I’ve enjoyed sharing this book with you and would love to know how you would answer just one of these questions: How do you keep track of information you find in books, or what do you do with forgiveness or hatred, or how do you define imagination or what do you think Jones means by assuredness. Do you feel assured? Please leave one or more comments below. Or imagine doing it!


CLUE to living a full rich life: Imagine that you have forgiven the person who hurt you the most. Then imagine that what they did was not about you, but about them. Put your hand on your heart for a moment and feel the warmth. Take a deep breath. Smile.


IMAGE: The Guardian remains covered with snow clothing and hat.








6 Responses

  1. Hi Nicky,

    Great post! Thank you. I always read with something stuck in the book for my notes as well. Usually it’s a white or yellow 8×5 index card.

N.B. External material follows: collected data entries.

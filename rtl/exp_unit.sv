// exp_unit: modular exponentiation P = P0 * M^E mod N by square-and-multiply.
//
// Built around mont_mult, whose two streams share the multiplicand held in B-REG. The
// M-SHIFT REG feeds stream 0 and the P-SHIFT REG stream 1, two bits per step; both rotate
// right by two per step, so after a multiplication they hold their old value again. A
// DECODER returns stream 0's result to the M register and stream 1's to the P register.
// The E-SHIFT REG supplies the exponent bits, least significant first. The sequence is
//   1. B-REG = 2^(2n) mod N (input r2_w)  : M <- M 2^n, P <- P0 2^n   (into Montgomery form)
//   2. nbits times, B-REG = M: M <- M*M, and P <- P*M only where e_i = 1
//   3. B-REG = 1: P <- P * 2^-n                                       (out of Montgomery form)
// Every step runs both streams (the square and the multiply of one exponent bit proceed
// side by side); when e_i = 0 the decoder simply does not write P.
//
// Interface: while idle, load the operands one 32-bit word per cycle with `ld` and
// ld_word (word 0 first; loading word 0 clears the upper words): m_w (M < N), p_w (P0 < N;
// 1 for a plain exponentiation), e_w, n_w (odd) and r2_w = 2^(2n) mod N, n = 32 * ng. Then
// pulse `start` with ng (1..MAXG) and nbits (exponent bits to scan, 1..n). `done` pulses
// exp_latency(ng, nbits) cycles after start and `result` then holds word rd_word of P.
// A single modular multiplication A*B mod N is M = B, P0 = A, E = 1, nbits = 1.
// Following the source: the B-REG with its 2^2n / 1 / M input multiplexer, the three shift
// registers, the decoder, the alternation of M and P as the multiplier's a input, the
// pre-multiplication by 2^n and the final multiplication by 1. This design's own: the
// sequencing FSM, the P0 input, the word-wise loading, the rotating (rather than emptying)
// shift registers, and 2^2n mod N being supplied from outside.
module exp_unit
  import crypto_pkg::*;
#(
  parameter int unsigned MAXG = MAX_GROUPS
) (
  input  logic                              clk,
  input  logic                              rst_n,
  input  logic                              ld,
  input  logic [1:0]                        ld_word,
  input  logic [DW-1:0]                     m_w,
  input  logic [DW-1:0]                     p_w,
  input  logic [DW-1:0]                     e_w,
  input  logic [DW-1:0]                     n_w,
  input  logic [DW-1:0]                     r2_w,
  input  logic                              start,
  input  logic [2:0]                        ng,
  input  logic [$clog2(DW*MAXG+1)-1:0]      nbits,
  output logic                              busy,
  output logic                              done,
  input  logic [1:0]                        rd_word,
  output logic [DW-1:0]                     result
);
  localparam int unsigned WIDTH = DW * MAXG;

  typedef enum logic [1:0] {PH_CONV, PH_LOOP, PH_FINAL} phase_e;
  typedef enum logic [1:0] {S_IDLE, S_LOADB, S_GO, S_WAIT} state_e;

  state_e                     state;
  phase_e                     phase;
  logic [WIDTH-1:0]           m_sr, p_sr, e_sr, b_reg, n_reg, r2_reg;
  logic [$clog2(WIDTH+1)-1:0] cnt;
  logic [2:0]                 ng_q;
  logic [$clog2(WIDTH+1)-1:0] len;   // n = 32 * ng
  logic [1:0]                 a_shift;
  logic                       mm_start, mm_busy, mm_done;
  logic [WIDTH-1:0]           mm_res0, mm_res1;
  logic [WIDTH-1:0]           bmux;

  // B-REG input multiplexer: 2^2n mod N, 1 or M
  always_comb begin
    case (phase)
      PH_CONV: bmux = r2_reg;
      PH_LOOP: bmux = m_sr;
      default: bmux = WIDTH'(1);
    endcase
  end

  assign mm_start = (state == S_GO);

  mont_mult #(.MAXG(MAXG)) u_mm (
    .clk, .rst_n,
    .start   (mm_start),
    .ng      (ng_q),
    .n_in    (n_reg),
    .b_in    (b_reg),
    .a_digit0(m_sr[1:0]),
    .a_digit1(p_sr[1:0]),
    .a_shift (a_shift),
    .busy    (mm_busy),
    .done    (mm_done),
    .res0    (mm_res0),
    .res1    (mm_res1)
  );

  assign busy   = (state != S_IDLE);
  assign result = p_sr[DW * rd_word +: DW];
  assign len    = $bits(len)'(DW) * $bits(len)'(ng_q);

  // rotate right by two within the n-bit operand
  function automatic logic [WIDTH-1:0] rot2(logic [WIDTH-1:0] v, logic [$clog2(WIDTH+1)-1:0] n);
    logic [WIDTH-1:0] r;
    r = v >> 2;
    r[$clog2(WIDTH)'(n - 2) +: 2] = v[1:0];
    return r;
  endfunction

  always_ff @(posedge clk or negedge rst_n) begin
    if (!rst_n) begin
      state  <= S_IDLE;
      phase  <= PH_CONV;
      m_sr   <= '0;
      p_sr   <= '0;
      e_sr   <= '0;
      b_reg  <= '0;
      n_reg  <= '0;
      r2_reg <= '0;
      cnt    <= '0;
      ng_q   <= 3'd1;
      done   <= 1'b0;
    end else begin
      done <= 1'b0;
      // rotating shift registers feeding the multiplier's a input
      if (a_shift[0]) m_sr <= rot2(m_sr, len);
      if (a_shift[1]) p_sr <= rot2(p_sr, len);
      case (state)
        S_IDLE: if (ld) begin
          if (ld_word == 2'd0) begin
            m_sr   <= WIDTH'(m_w);
            p_sr   <= WIDTH'(p_w);
            e_sr   <= WIDTH'(e_w);
            n_reg  <= WIDTH'(n_w);
            r2_reg <= WIDTH'(r2_w);
          end else begin
            m_sr[DW * ld_word +: DW]   <= m_w;
            p_sr[DW * ld_word +: DW]   <= p_w;
            e_sr[DW * ld_word +: DW]   <= e_w;
            n_reg[DW * ld_word +: DW]  <= n_w;
            r2_reg[DW * ld_word +: DW] <= r2_w;
          end
        end else if (start) begin
          ng_q   <= ng;
          cnt    <= nbits;
          phase  <= PH_CONV;
          state  <= S_LOADB;
        end
        S_LOADB: begin
          b_reg <= bmux;
          state <= S_GO;
        end
        S_GO: state <= S_WAIT;
        S_WAIT: if (mm_done) begin
          // decoder: stream 0 -> M-SHIFT REG, stream 1 -> P-SHIFT REG
          m_sr <= mm_res0;
          if (phase != PH_LOOP || e_sr[0]) p_sr <= mm_res1;
          state <= S_LOADB;
          case (phase)
            PH_CONV: phase <= (cnt == 0) ? PH_FINAL : PH_LOOP;
            PH_LOOP: begin
              e_sr <= e_sr >> 1;
              cnt  <= cnt - 1'b1;
              if (cnt == 1) phase <= PH_FINAL;
            end
            default: begin
              state <= S_IDLE;
              done  <= 1'b1;
            end
          endcase
        end
        default: state <= S_IDLE;
      endcase
    end
  end

  a_start_idle: assert property (@(posedge clk) disable iff (!rst_n)
                                 (start || ld) |-> state == S_IDLE && !(start && ld))
    else $error("exp_unit: start or load while busy");
endmodule
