The original measurement set-up converted the jitter to a voltage with an
EX-OR gate and an active low-pass filter. The gate compares the recovered clock
with the original DS-1 clock. Its duty cycle is twice the delay between the two
clocks, in UI, as long as the delay stays between 0 and half a period. The filter
(3 dB at about 1 kHz) keeps the jitter and removes the 3 MHz ripple. It inverts:
an EX-OR output held high reads −3.55 V, so the scale is −7.1 V/UI
(0.14 UI/V). A reference voltage cancels the reading for the nominal 90° offset.
The model has a single-pole filter and an output offset that cancels exactly 90°.
The meter is only meaningful with `meas_ref` placed about a quarter period ahead
of `fo`. The end-to-end testbench places it there from the measured lock phase,
and checks the meter's reading against its own edge timing. At +50 Hz the meter
reads 0.052 UI p-p against 0.061 UI from the edges; the difference is what the
1 kHz filter removes.

## How the design behaves in simulation

All figures below are at the default parameters, with ideal DS-1 and DS-2
clocks. Jitter is the phase of each rising edge of `f_o` against the reference
DS-1 clock, unwrapped, in unit intervals (UI). It is taken from edge times, so it
includes components above the meter's 1 kHz cutoff.

Jitter against DS-1 frequency offset (`tb_workload_jitter_sweep`):

| DS-1 offset | stuff ratio | window | jitter p-p | jitter rms |
|---|---|---|---|---|
| 0 Hz   | 0.3346 | 2 s | 0.23 UI | 0.068 UI |
| 7 Hz   | 0.3333 | 3 s | 0.40 UI | 0.096 UI |
| 13 Hz  | 0.3322 | 1 s | 0.25 UI | 0.074 UI |
| 100 Hz | 0.3160 | 1 s | 0.07 UI | 0.013 UI |
| 200 Hz | 0.2973 | 1 s | 0.05 UI | 0.009 UI |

    I lately have been thinking about how hard it is to be creative with all that’s going on in the world. Your post is a good reminder to think about what I let get in the way of the creative process.

    Have a wonderful weekend!


    • Hi Nancy,

      Great to hear from you. I’m glad that you found my words helpful and that you are thinking about how to enhance your creative process. You’re right – it is a challenge.

      Thanks for checking in, it is so comforting to know you are out there.


      • Yes it is. Hadn’t thought of that angle.

        Thanks for reading & commenting. Would love to know more of what you are thinkung!

  2. Thank you, Nicky. I thoroughly agree that letting go of resentments is a tough road. I remember the Dalai Lama talking of his struggle to deal with anger toward the Chinese.